Stop after the line containing "laddr_t lk_addr, lk_vic_addr, upd_addr;": print each line exactly from the first line of the listing up to that point.
-- -- --
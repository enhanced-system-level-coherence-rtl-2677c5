// tb_dir_cache: a 64-entry, 4-way directory cache with a 3-cycle access.
// Checks the reset sweep, that lk_done comes exactly LATENCY cycles after a
// lookup is accepted, misses and hits with the stored state/owner/sharers,
// allocation into free ways first, the live-victim report with its address
// and entry once a set is full (the PLRU way), and freeing an entry.
module tb_dir_cache;
  import hsc_pkg::*;
  localparam int WAYS = 4, LAT = 3, ENT = 64, SETS = ENT / WAYS;
  logic clk = 0, rst_n = 0;
  always #5 clk = ~clk;
  logic init_done, lk_valid, lk_ready, lk_done, lk_hit, lk_vic_valid, upd_valid, upd_keep;
  laddr_t lk_addr, lk_vic_addr, upd_addr;
  logic [1:0] lk_way, lk_vic_way, upd_way;
  dir_entry_t lk_entry, lk_vic_entry, upd_entry;
  int checks = 0, failures = 0;

  dir_cache #(.SIZE_BYTES(ENT), .BLOCK_BYTES(1), .WAYS(WAYS), .LATENCY(LAT)) u_dut (
    .clk, .rst_n, .init_done, .lk_valid, .lk_ready, .lk_addr, .lk_done, .lk_hit, .lk_way,
    .lk_entry, .lk_vic_valid, .lk_vic_way, .lk_vic_addr, .lk_vic_entry,
    .upd_valid, .upd_addr, .upd_way, .upd_keep, .upd_entry);

  task automatic chk(input bit ok, input string what);
    checks++;
    if (!ok) begin failures++; $display("FAIL %s", what); end
  endtask

  // lookup; returns after lk_done, checking the latency
  task automatic lookup(input laddr_t a);
    int n = 0;
    @(negedge clk);
    lk_valid = 1; lk_addr = a;
    chk(lk_ready, "ready for lookup");
    @(negedge clk);
    lk_valid = 0;
    while (!lk_done) begin @(negedge clk); n++; end
    chk(n == LAT - 1, $sformatf("latency %0d", n + 1));
  endtask

  task automatic write(input laddr_t a, input logic [1:0] w, input logic keep, input dir_entry_t e);
    @(negedge clk);
    upd_valid = 1; upd_addr = a; upd_way = w; upd_keep = keep; upd_entry = e;
    @(negedge clk);
    upd_valid = 0;
  endtask

  function automatic laddr_t A(input int tag, input int set);
    return laddr_t'(tag * SETS + set);
  endfunction

  function automatic dir_entry_t E(input int k);
    return '{state: (k % 2) ? DIR_O : DIR_S, owner: own_t'(k % 5), sharers: cmask_t'(k * 7)};
  endfunction

  initial begin
    lk_valid = 0; upd_valid = 0; lk_addr = '0; upd_addr = '0; upd_way = '0; upd_keep = 0; upd_entry = '0;
    repeat (2) @(posedge clk);
    rst_n = 1;
    repeat (SETS + 2) @(posedge clk);
    chk(init_done, "sweep done");
    lookup(A(9, 5));
    chk(!lk_hit && !lk_vic_valid, "cold miss, free way");
    // fill set 5 through the ways the cache proposes
    for (int k = 0; k < WAYS; k++) begin
      lookup(A(10 + k, 5));
      chk(!lk_hit && !lk_vic_valid && lk_vic_way == 2'(k), $sformatf("free way %0d", k));
      write(A(10 + k, 5), lk_vic_way, 1, E(k));
    end
    for (int k = 0; k < WAYS; k++) begin
      lookup(A(10 + k, 5));
      chk(lk_hit && lk_way == 2'(k) && lk_entry == E(k), $sformatf("hit %0d", k));
    end
    lookup(A(3, 7));
    chk(!lk_hit, "other set misses");
    // set full: tree PLRU after writes 0,1,2,3 names way 0
    lookup(A(20, 5));
    chk(!lk_hit && lk_vic_valid && lk_vic_way == 2'd0, "victim way");
    chk(lk_vic_addr == A(10, 5) && lk_vic_entry == E(0), "victim address/entry");
    // re-write way 0 (touch) -> victim moves to way 2
    write(A(10, 5), 2'd0, 1, E(0));
    lookup(A(20, 5));
    chk(lk_vic_way == 2'd2, "PLRU after touch");
    // free way 1
    write(A(11, 5), 2'd1, 0, '0);
    lookup(A(11, 5));
    chk(!lk_hit, "freed entry misses");
    lookup(A(20, 5));
    chk(!lk_vic_valid && lk_vic_way == 2'd1, "freed way reused");
    $display("TB_RESULT checks=%0d failures=%0d", checks, failures);
    $finish;
  end

  initial begin
    repeat (5000) @(posedge clk);
    failures++;
    $display("TB_RESULT checks=%0d failures=%0d", checks, failures);
    $finish;
  end
endmodule
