// llc_cache: shared last-level cache used as a write-back victim cache.
//
// Lines enter the LLC only through writes: L2 victims, probe data recovered on
// directory evictions, and merged GPU write-through / atomic / DMA-write data.
// Reads never allocate (a miss is refilled from memory straight to the
// requester). Each line keeps a dirty bit, set by the first dirty write and
// never cleared while the line stays. Replacing a dirty line hands it out on
// wb_* for write-back to memory; a clean line is dropped silently.
// Default geometry: 16 MB, 64-byte lines, 16-way, tree-PLRU, 20-cycle access.
//
// Interface: one request at a time (req_valid/req_ready). Exactly LATENCY
// cycles after acceptance resp_valid pulses; for a read resp_hit/resp_data give
// the result, for a write wb_valid tells whether a dirty line was displaced.
// After reset a sweep clears one set per cycle before init_done rises.
// Handshake, sweep and the "first invalid way, else PLRU" fill rule are this
// design's choices.
module llc_cache
  import hsc_pkg::*;
#(
  parameter int unsigned SIZE_BYTES = 16777216,
  parameter int unsigned WAYS       = 16,
  parameter int unsigned LATENCY    = 20,
  localparam int unsigned LINES = SIZE_BYTES / LINE_BYTES,
  localparam int unsigned SETS  = LINES / WAYS,
  localparam int unsigned IDX_W = $clog2(SETS),
  localparam int unsigned TAG_W = LADDR_W - IDX_W,
  localparam int unsigned WAY_W = $clog2(WAYS)
) (
  input  logic   clk,
  input  logic   rst_n,
  output logic   init_done,
  input  logic   req_valid,
  output logic   req_ready,
  input  logic   req_we,
  input  laddr_t req_addr,
  input  line_t  req_data,
  input  logic   req_dirty,
  output logic   resp_valid,
  output logic   resp_hit,
  output line_t  resp_data,
  output logic   wb_valid,
  output laddr_t wb_addr,
  output line_t  wb_data
);

  logic [TAG_W-1:0] tag_q   [LINES];
  line_t            data_q  [LINES];
  logic [WAYS-1:0]  vld_q   [SETS];
  logic [WAYS-1:0]  dirty_q [SETS];
  logic [WAYS-2:0]  plru_q  [SETS];

  logic [IDX_W-1:0] init_idx_q;
  logic             busy_q, we_q, dirty_in_q;
  laddr_t           addr_q;
  line_t            wdata_q;
  logic [$clog2(LATENCY+1)-1:0] cnt_q;

  assign req_ready = init_done && !busy_q;

  logic [IDX_W-1:0] set;
  logic [TAG_W-1:0] tag;
  logic             hit, any_free, fire;
  logic [WAY_W-1:0] hit_way, free_way, plru_vic, sel_way, dummy_vic;
  logic [WAYS-2:0]  plru_next;

  assign set  = addr_q[IDX_W-1:0];
  assign tag  = addr_q[LADDR_W-1:IDX_W];
  assign fire = busy_q && cnt_q == 0;

  always_comb begin
    hit      = 1'b0;
    hit_way  = '0;
    any_free = 1'b0;
    free_way = '0;
    for (int w = WAYS - 1; w >= 0; w--) begin
      if (vld_q[set][w] && tag_q[{set, WAY_W'(w)}] == tag) begin
        hit     = 1'b1;
        hit_way = WAY_W'(w);
      end
      if (!vld_q[set][w]) begin
        any_free = 1'b1;
        free_way = WAY_W'(w);
      end
    end
  end

  tree_plru #(.WAYS(WAYS)) u_vic (
    .state_i(plru_q[set]), .touch_way_i(hit_way), .state_o(), .victim_o(plru_vic)
  );
  assign sel_way = hit ? hit_way : (any_free ? free_way : plru_vic);
  tree_plru #(.WAYS(WAYS)) u_touch (
    .state_i(plru_q[set]), .touch_way_i(sel_way), .state_o(plru_next), .victim_o(dummy_vic)
  );

  assign resp_valid = fire;
  assign resp_hit   = hit;
  assign resp_data  = data_q[{set, hit_way}];
  // a write miss that displaces a valid dirty line
  assign wb_valid   = fire && we_q && !hit && !any_free && dirty_q[set][plru_vic];
  assign wb_addr    = {tag_q[{set, plru_vic}], set};
  assign wb_data    = data_q[{set, plru_vic}];

  always_ff @(posedge clk or negedge rst_n) begin
    if (!rst_n) begin
      init_done  <= 1'b0;
      init_idx_q <= '0;
      busy_q     <= 1'b0;
      cnt_q      <= '0;
      we_q       <= 1'b0;
      dirty_in_q <= 1'b0;
      addr_q     <= '0;
      wdata_q    <= '0;
    end else begin
      if (!init_done) begin
        init_idx_q <= init_idx_q + 1'b1;
        if (init_idx_q == IDX_W'(SETS - 1)) init_done <= 1'b1;
      end
      if (req_valid && req_ready) begin
        busy_q     <= 1'b1;
        we_q       <= req_we;
        dirty_in_q <= req_dirty;
        addr_q     <= req_addr;
        wdata_q    <= req_data;
        cnt_q      <= ($clog2(LATENCY+1))'(LATENCY - 1);
      end else if (busy_q) begin
        if (cnt_q == 0) busy_q <= 1'b0;
        else            cnt_q  <= cnt_q - 1'b1;
      end
    end
  end

  always_ff @(posedge clk) begin
    if (!init_done) begin
      vld_q[init_idx_q]   <= '0;
      dirty_q[init_idx_q] <= '0;
      plru_q[init_idx_q]  <= '0;
    end else if (fire) begin
      if (we_q) begin
        vld_q[set][sel_way]   <= 1'b1;
        dirty_q[set][sel_way] <= (hit && dirty_q[set][sel_way]) || dirty_in_q;
        tag_q[{set, sel_way}]  <= tag;
        data_q[{set, sel_way}] <= wdata_q;
        plru_q[set]            <= plru_next;
      end else if (hit) begin
        plru_q[set] <= plru_next;
      end
    end
  end

endmodule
-- -- --
Answer box ▸
repository enhanced-system-level-coherence-rtl-2677c5
// tb_dir_cache: a 64-entry, 4-way directory cache with a 3-cycle access.
// Checks the reset sweep, that lk_done comes exactly LATENCY cycles after a
// lookup is accepted, misses and hits with the stored state/owner/sharers,
// allocation into free ways first, the live-victim report with its address
// and entry once a set is full (the PLRU way), and freeing an entry.
module tb_dir_cache;
  import hsc_pkg::*;
  localparam int WAYS = 4, LAT = 3, ENT = 64, SETS = ENT / WAYS;
  logic clk = 0, rst_n = 0;
  always #5 clk = ~clk;
  logic init_done, lk_valid, lk_ready, lk_done, lk_hit, lk_vic_valid, upd_valid, upd_keep;
  laddr_t lk_addr, lk_vic_addr, upd_addr;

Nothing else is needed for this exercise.